**ABOUT THIS EXERCISE:** Scan the records and identify every line in which the string "posedge" occurs, then return those lines.

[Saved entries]
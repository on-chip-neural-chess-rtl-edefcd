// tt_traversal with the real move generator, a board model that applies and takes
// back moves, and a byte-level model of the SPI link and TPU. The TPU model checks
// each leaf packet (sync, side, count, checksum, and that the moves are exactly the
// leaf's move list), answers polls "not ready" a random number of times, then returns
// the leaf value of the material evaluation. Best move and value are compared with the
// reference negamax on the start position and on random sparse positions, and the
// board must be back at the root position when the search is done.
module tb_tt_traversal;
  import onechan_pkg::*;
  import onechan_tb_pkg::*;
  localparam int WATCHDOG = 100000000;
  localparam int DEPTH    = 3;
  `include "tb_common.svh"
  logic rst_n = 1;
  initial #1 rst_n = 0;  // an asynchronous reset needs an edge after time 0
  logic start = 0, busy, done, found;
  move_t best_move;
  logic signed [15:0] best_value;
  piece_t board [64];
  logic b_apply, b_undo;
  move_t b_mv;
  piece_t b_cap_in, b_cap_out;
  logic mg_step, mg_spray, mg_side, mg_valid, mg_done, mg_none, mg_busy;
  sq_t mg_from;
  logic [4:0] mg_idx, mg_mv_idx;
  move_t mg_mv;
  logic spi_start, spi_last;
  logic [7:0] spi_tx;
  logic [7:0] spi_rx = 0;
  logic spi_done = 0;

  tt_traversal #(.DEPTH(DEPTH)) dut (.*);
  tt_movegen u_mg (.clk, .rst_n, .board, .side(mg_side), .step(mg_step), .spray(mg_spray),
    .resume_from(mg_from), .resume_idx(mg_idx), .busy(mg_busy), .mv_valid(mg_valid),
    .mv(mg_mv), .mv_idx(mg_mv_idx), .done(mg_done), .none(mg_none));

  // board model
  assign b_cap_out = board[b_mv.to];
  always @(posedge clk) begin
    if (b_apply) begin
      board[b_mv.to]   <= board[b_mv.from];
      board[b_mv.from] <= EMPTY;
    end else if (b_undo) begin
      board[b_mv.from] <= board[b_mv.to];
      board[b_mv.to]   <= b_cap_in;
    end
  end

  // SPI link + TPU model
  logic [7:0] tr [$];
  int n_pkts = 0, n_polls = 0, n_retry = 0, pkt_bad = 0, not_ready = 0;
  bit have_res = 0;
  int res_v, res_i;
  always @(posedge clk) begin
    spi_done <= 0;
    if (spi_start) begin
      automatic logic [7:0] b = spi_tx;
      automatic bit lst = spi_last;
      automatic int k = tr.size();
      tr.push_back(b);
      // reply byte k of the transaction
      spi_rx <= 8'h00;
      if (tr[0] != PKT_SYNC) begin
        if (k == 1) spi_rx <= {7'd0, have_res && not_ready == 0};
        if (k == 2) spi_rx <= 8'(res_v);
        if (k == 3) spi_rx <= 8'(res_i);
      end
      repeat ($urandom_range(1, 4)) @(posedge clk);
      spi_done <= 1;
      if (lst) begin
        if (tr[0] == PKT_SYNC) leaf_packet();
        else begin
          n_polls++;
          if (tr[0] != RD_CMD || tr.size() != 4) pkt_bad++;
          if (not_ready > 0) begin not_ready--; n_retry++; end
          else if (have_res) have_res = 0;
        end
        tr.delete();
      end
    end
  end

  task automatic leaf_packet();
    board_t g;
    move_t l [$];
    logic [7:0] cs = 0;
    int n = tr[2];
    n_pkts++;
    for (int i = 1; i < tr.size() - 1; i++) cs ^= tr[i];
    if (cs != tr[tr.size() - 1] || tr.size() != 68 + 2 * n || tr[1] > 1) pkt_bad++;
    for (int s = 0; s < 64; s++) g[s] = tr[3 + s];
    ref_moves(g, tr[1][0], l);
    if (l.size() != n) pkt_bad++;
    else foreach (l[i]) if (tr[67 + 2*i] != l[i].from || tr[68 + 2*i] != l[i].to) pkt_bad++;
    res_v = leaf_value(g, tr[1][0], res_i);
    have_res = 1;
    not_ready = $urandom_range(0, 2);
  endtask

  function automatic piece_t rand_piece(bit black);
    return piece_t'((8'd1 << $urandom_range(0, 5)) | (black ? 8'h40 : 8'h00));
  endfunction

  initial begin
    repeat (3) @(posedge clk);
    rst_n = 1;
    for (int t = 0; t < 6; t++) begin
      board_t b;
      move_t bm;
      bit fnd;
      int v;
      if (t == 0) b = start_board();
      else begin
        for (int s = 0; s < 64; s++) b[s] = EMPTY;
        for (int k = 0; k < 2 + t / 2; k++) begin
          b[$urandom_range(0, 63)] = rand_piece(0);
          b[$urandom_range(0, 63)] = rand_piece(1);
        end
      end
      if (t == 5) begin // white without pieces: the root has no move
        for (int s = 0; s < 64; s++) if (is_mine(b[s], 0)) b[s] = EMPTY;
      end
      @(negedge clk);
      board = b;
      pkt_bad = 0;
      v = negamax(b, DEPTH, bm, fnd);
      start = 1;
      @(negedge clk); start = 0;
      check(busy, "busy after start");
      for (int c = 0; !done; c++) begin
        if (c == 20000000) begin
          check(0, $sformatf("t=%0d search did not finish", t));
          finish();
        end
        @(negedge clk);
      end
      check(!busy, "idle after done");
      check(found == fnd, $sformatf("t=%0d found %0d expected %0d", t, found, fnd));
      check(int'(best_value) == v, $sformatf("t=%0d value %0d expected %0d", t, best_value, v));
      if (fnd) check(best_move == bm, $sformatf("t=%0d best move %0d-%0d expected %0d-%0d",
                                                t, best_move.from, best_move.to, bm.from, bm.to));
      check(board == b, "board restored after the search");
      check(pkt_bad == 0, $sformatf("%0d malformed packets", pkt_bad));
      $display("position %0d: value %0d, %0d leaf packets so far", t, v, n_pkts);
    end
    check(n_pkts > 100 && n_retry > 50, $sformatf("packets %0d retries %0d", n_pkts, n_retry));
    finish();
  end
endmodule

==

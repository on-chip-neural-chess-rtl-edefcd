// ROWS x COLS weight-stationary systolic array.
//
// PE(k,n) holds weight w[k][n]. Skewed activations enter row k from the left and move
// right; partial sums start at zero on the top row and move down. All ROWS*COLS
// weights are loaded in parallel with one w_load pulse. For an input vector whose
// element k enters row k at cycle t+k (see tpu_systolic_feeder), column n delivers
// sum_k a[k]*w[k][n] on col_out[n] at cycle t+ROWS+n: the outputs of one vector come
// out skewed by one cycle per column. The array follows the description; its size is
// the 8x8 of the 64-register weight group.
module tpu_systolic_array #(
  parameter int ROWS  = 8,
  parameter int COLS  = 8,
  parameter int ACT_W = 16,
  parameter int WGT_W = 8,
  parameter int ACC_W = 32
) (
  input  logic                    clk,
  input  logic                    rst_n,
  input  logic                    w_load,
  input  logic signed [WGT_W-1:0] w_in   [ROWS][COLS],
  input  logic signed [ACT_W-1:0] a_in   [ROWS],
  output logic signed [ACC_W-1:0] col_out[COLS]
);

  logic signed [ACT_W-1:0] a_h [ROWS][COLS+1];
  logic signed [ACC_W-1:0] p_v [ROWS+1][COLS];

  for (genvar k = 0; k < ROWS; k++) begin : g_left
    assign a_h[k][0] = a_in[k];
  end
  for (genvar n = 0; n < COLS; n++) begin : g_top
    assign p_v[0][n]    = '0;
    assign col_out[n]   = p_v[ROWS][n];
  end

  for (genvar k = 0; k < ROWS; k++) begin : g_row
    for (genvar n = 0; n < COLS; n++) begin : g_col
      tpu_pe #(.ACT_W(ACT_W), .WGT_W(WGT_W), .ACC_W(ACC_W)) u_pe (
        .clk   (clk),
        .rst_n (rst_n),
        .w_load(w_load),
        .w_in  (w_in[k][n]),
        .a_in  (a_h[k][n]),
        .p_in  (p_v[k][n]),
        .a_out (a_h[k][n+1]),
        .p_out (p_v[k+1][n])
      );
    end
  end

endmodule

**RESULT FOR THIS EXERCISE:**
  always @(posedge clk) begin
  always @(posedge clk) begin
      repeat ($urandom_range(1, 4)) @(posedge clk);
    repeat (3) @(posedge clk);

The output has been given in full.